Utente 168XXX
Salve. Arrivo subito al dunque, dato il mio attuale profondo stato di ansia. Ho avuto negli scorsi mesi di giugno e luglio tre rapporti sessuali completi con prostitute (protetti sempre da profilattico) e, a partire dalla fine di luglio, ho avvertito una serie di strane sintomatologie, fino ad oggi, 20 (atteso che vi siano tra loro connessioni). In sostanza, già il giorno dopo l'ultimo rapporto sessuale, poche ore dopo addirittura, ebbi una crisi di fotofobia, che ascrissi all'aver lavorato in ufficio tutto i giorno con l'aria condizionata forte. Di seguito, cominciò un senso di lieve fastidio al fianco destro per due o tre giorni a seguire, cui infine segui' una acutizzazione del fastidio al fianco destro accompagnato da uno scolorimento parziale delle feci ed un senso di inappetenza (in verità anche ansia......). Difatti mi preoccupai di aver potuto contrarre una epatite b, e di conseguenza, su consiglio della guardia medica, feci i test per tutti i tipi di epatite, per l'hiv e per la sifilide (credo).
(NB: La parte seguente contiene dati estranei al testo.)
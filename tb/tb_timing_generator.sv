// tb_timing_generator: feeds a DE/data stream shaped like the transmitter's.
// First two colour periods arrive with no vertical blanking before them,
// then blanking, then three frames of 4 lines x 3 colours (8 sub-pixels, 3
// gap clocks, 15 blanking clocks, 10-clock blanking threshold).
// Expected outputs are worked out for every clock from the stream's own
// structure (the first frame ends with one stray red period, so the next
// frame's restart at red is tested):
//  - nothing before the first blanking;
//  - HST with the first sub-pixel of each colour, and d_out = d_in one
//    clock late;
//  - SLE right after the last sub-pixel, HLE one clock later;
//  - PSC = colour (00/01/10) from its DE rise on;
//  - VST high from the first DE rise of a frame to the second;
//  - VClk high from each red DE rise to the green DE rise.
// It also counts HST-to-SLE distance (must be H clocks), HST per frame
// (3 x lines) and VST pulses (one per frame).
module tb_timing_generator;
  import sog_pkg::*;

  localparam int unsigned H = 8, HG = 3, VB = 15, V = 4, NF = 3, VMIN = 10;
  localparam int unsigned NCYC = 3 * (H + HG) + VB + NF * (V * 3 * (H + HG) + VB) + 10;

  logic mclk = 1'b0, rst_n = 1'b1;
  gray_t d_in = '0, d_out;
  logic de_in = 1'b0;
  logic hst, sle, hle, vst, vclk;
  color_e psc;
  int checks = 0, failures = 0;

  timing_generator #(.VBLANK_MIN(VMIN)) dut (.*);
  always #5 mclk = ~mclk;

  logic   s_de [NCYC];
  gray_t  s_d  [NCYC];
  logic   e_hst [NCYC], e_sle [NCYC], e_hle [NCYC], e_vst [NCYC], e_vclk [NCYC];
  color_e e_psc [NCYC];

  int k;
  logic   cur_vst, cur_vclk, synced;
  color_e cur_psc;

  task automatic emit(logic de, logic hst_e, logic sle_e);
    s_de[k]   = de;
    s_d[k]    = de ? gray_t'($urandom) : '0;
    e_hst[k]  = hst_e;
    e_sle[k]  = sle_e;
    e_hle[k]  = (k > 0) ? e_sle[k-1] : 1'b0;
    e_psc[k]  = cur_psc;
    e_vst[k]  = cur_vst;
    e_vclk[k] = cur_vclk;
    k++;
  endtask

  task automatic period(color_e c, logic first_of_frame, logic sync_now);
    if (sync_now) begin
      synced  = 1'b1;
      cur_psc = c;
      cur_vst = first_of_frame;
      if (c == COL_R) cur_vclk = 1'b1;
      if (c == COL_G) cur_vclk = 1'b0;
    end
    emit(1'b1, synced, 1'b0);
    for (int x = 1; x < H; x++) emit(1'b1, 1'b0, 1'b0);
    emit(1'b0, 1'b0, synced);
    for (int g = 1; g < HG; g++) emit(1'b0, 1'b0, 1'b0);
  endtask

  initial #1 rst_n = 1'b0;   // reset edge at time 1

  initial begin
    k = 0; synced = 0; cur_vst = 0; cur_vclk = 0; cur_psc = COL_R;
    period(COL_G, 1'b0, 1'b0);
    period(COL_B, 1'b0, 1'b0);
    for (int b = 0; b < VB; b++) emit(1'b0, 1'b0, 1'b0);
    for (int f = 0; f < NF; f++) begin
      for (int y = 0; y < V; y++)
        for (int c = 0; c < 3; c++) period(color_e'(c), (y == 0 && c == 0), 1'b1);
      // the first frame ends on a stray red period: the next frame must
      // still restart at red
      if (f == 0) period(COL_R, 1'b0, 1'b1);
      for (int b = 0; b < VB; b++) emit(1'b0, 1'b0, 1'b0);
    end
    while (k < NCYC) emit(1'b0, 1'b0, 1'b0);
  end

  initial begin
    int hst_n, vst_n, last_hst, vst_prev;
    hst_n = 0; vst_n = 0; last_hst = -1; vst_prev = 0;
    #12 rst_n = 1'b1;
    for (int i = 0; i < NCYC; i++) begin
      @(negedge mclk);
      d_in  = s_d[i];
      de_in = s_de[i];
      @(posedge mclk); #1;
      checks++;
      if (hst !== e_hst[i] || sle !== e_sle[i] || hle !== e_hle[i] || psc !== e_psc[i] ||
          vst !== e_vst[i] || vclk !== e_vclk[i] || d_out !== s_d[i]) begin
        failures++;
        if (failures < 10)
          $display("cycle %0d: hst %0b/%0b sle %0b/%0b hle %0b/%0b psc %0d/%0d vst %0b/%0b vclk %0b/%0b",
                   i, hst, e_hst[i], sle, e_sle[i], hle, e_hle[i], psc, e_psc[i], vst, e_vst[i],
                   vclk, e_vclk[i]);
      end
      if (hst) begin hst_n++; last_hst = i; end
      if (sle) begin
        checks++;
        if (i - last_hst != H) failures++;
      end
      if (vst && !vst_prev) vst_n++;
      vst_prev = vst;
    end
    checks++;
    if (hst_n != NF * V * 3 + 1) begin failures++; $display("HST count %0d", hst_n); end
    checks++;
    if (vst_n != NF) begin failures++; $display("VST count %0d", vst_n); end
    $display("TB_RESULT checks=%0d failures=%0d", checks, failures);
    $finish;
  end

  initial begin
    repeat (NCYC + 100) @(posedge mclk);
    failures++;
    $display("watchdog");
    $display("TB_RESULT checks=%0d failures=%0d", checks, failures);
    $finish;
  end
endmodule
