// sog_top: system interface and timing controller for a system-on-glass
// qVGA panel, together with the graphics-controller transmitter that feeds
// it.
//
// Data path: gc_serializer reads the frame buffer in colour-sequential order
// (all red sub-pixels of a line, then green, then blue). It sends one 6-bit
// sub-pixel per MCLK on six LVDS lanes, with DE and MCLK on two more lanes
// (lvds_tx). On the glass, eight lvds_rx receivers recover the lanes. At
// power-up lvds_offset_cal trims their offsets. The data and DE are then
// captured by D flip-flops clocked by the received MCLK (rx_capture).
// timing_generator derives HST, SLE, HLE, PSC, VST and VClk from DE alone.
// data_driver loads one colour of a line into its holding latch, and
// scan_driver selects the gate line. The output stages, the 1:3 PSC column
// switches and the pixels are analog, so their inputs are brought out as
// ports: hold, psc and gate.
//
// Because the data arrive in driving order at one sub-pixel per clock, the
// receiver needs neither a line memory nor a PLL. This follows the document.
// The receiver offsets in RX_OFFSET_MV are example values for the process
// spread. The cal_clk calibration clock, and holding the glass logic in
// reset until calibration is done, are this design's choices.
//
// Clocks: clk is the controller's dot clock (15 MHz in the target
// application) and is forwarded as MCLK. mclk_rx is the received copy that
// clocks all glass-side logic. cal_clk runs the calibration only.
module sog_top
  import sog_pkg::*;
#(
  parameter int unsigned CH     = H_ACTIVE,
  parameter int unsigned LINES  = V_LINES,
  parameter int unsigned HGAP   = H_GAP,
  parameter int unsigned VBLANK = V_BLANK,
  parameter real RX_OFFSET_MV [N_LANES] =
    '{-420.0, 385.0, 95.0, -130.0, 510.0, -55.0, 210.0, -275.0}
) (
  input  logic                   clk,
  input  logic                   cal_clk,
  input  logic                   rst_n,
  // graphics controller frame buffer
  output logic [$clog2(CH)-1:0]  fb_x,
  output logic [$clog2(LINES)-1:0] fb_y,
  input  logic [3*GRAY_BITS-1:0] fb_rgb,
  output logic                   frame_start,
  // receiver calibration status
  output logic                   cal_done,
  output logic [TRIM_BITS-1:0]   rx_trim [N_LANES],
  // panel-side signals
  output logic                   mclk_rx,
  output logic                   hst,
  output logic                   sle,
  output logic                   hle,
  output color_e                 psc,
  output logic                   vst,
  output logic                   vclk,
  output gray_t                  hold [CH],
  output logic [LINES-1:0]       gate
);

  localparam int unsigned LANE_MCLK = GRAY_BITS;
  localparam int unsigned LANE_DE   = GRAY_BITS + 1;

  // ---------------- graphics controller side ----------------
  gray_t tx_d;
  logic  tx_de, tx_mclk;

  gc_serializer #(.H(CH), .V(LINES), .HGAP(HGAP), .VBLANK(VBLANK)) u_gc (
    .clk, .rst_n, .fb_x, .fb_y, .fb_rgb,
    .tx_d, .tx_de, .tx_mclk, .frame_start
  );

  logic [N_LANES-1:0] lane_bit;
  assign lane_bit = {tx_de, tx_mclk, tx_d};

  real lane_p [N_LANES];
  real lane_n [N_LANES];
  logic [N_LANES-1:0] rx_out;
  logic cal_en;

  for (genvar i = 0; i < N_LANES; i++) begin : g_lane
    lvds_tx u_tx (.d(lane_bit[i]), .out_p(lane_p[i]), .out_n(lane_n[i]));
    lvds_rx #(.OFFSET_MV(RX_OFFSET_MV[i]), .TRIM_BITS(TRIM_BITS)) u_rx (
      .in_p(lane_p[i]), .in_n(lane_n[i]), .cal_en, .trim(rx_trim[i]), .out(rx_out[i])
    );
  end

  // ---------------- glass side ----------------
  lvds_offset_cal #(.N_CH(N_LANES), .TRIM_BITS(TRIM_BITS)) u_cal (
    .clk(cal_clk), .rst_n, .comp(rx_out), .cal_en, .trim(rx_trim), .cal_done
  );

  assign mclk_rx = rx_out[LANE_MCLK];

  // glass logic leaves reset only after calibration, synchronised to mclk_rx
  logic [1:0] drv_rst_sync;
  logic       drv_rst_n;
  always_ff @(posedge mclk_rx or negedge rst_n) begin
    if (!rst_n) drv_rst_sync <= '0;
    else        drv_rst_sync <= {drv_rst_sync[0], cal_done};
  end
  assign drv_rst_n = drv_rst_sync[1];

  gray_t d_q, d_tc;
  logic  de_q;

  rx_capture u_cap (
    .mclk(mclk_rx), .rst_n(drv_rst_n),
    .d(rx_out[GRAY_BITS-1:0]), .de(rx_out[LANE_DE]), .d_q, .de_q
  );

  timing_generator u_tcon (
    .mclk(mclk_rx), .rst_n(drv_rst_n), .d_in(d_q), .de_in(de_q),
    .d_out(d_tc), .hst, .sle, .hle, .psc, .vst, .vclk
  );

  data_driver #(.CH(CH)) u_dd (
    .hclk(mclk_rx), .rst_n(drv_rst_n), .hst, .d(d_tc), .sle, .hle, .hold
  );

  scan_driver #(.LINES(LINES)) u_sd (
    .mclk(mclk_rx), .rst_n(drv_rst_n), .vst, .vclk, .gate
  );

endmodule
I test sono risutati tutti negativi, anche se so bene che il tempo trascorso per eventuali risultati definitivi era troppo poco (una settimana dall'ultimo contatto....). Il medico di base, visti i risultati dei test, mi tranquillizzava, e cio' per un paio di giorni mi diede un po di serenità, tanto che ricominciai un po' di attività sportiva. Ma già dopo la prima uscita in bicicletta, il giorno 13 agosto, mi sono venuti i primi sintomi di quella che sembra una influenza (anche se in vero sta girando in Italia) consistenti in leggero mal di gola, temperatura sui 36,8 - 37 gradi, malessere ed a momenti un riacutizzarsi del fastidio al fianco dx, nelle medesime maniere delle prime volte, per cui al momento prendo la tachipirina 500 una volta ogni 12 ore da tre giorni. Concludo per chiarezza che il mio timore dipende anche dal fatto che a conclusione dei rapporti sessuali di cui in premessa, tocca ovviamente sfilare il profilattico con le proprie mani ( con l'ausilio di cleenex), ma io, che ho la malsana abitudine di "mangiare" a sangue le pellicine delle dita (tanto da ridurle a volte male), non vorrei aver messo a contatto ferite non ben cicatrizzate con i liquidi presenti sul profilattico (l'ultima volta c'era anche sangue che ha macchiato il cleenex). Vorrei sapere, a seguito di questa prolissa esposizione di cui mi scuso, che rischio ho corso, e se ci puo' essere relazione tra i miei attuali sintomi e una sindrome acuta da hiv.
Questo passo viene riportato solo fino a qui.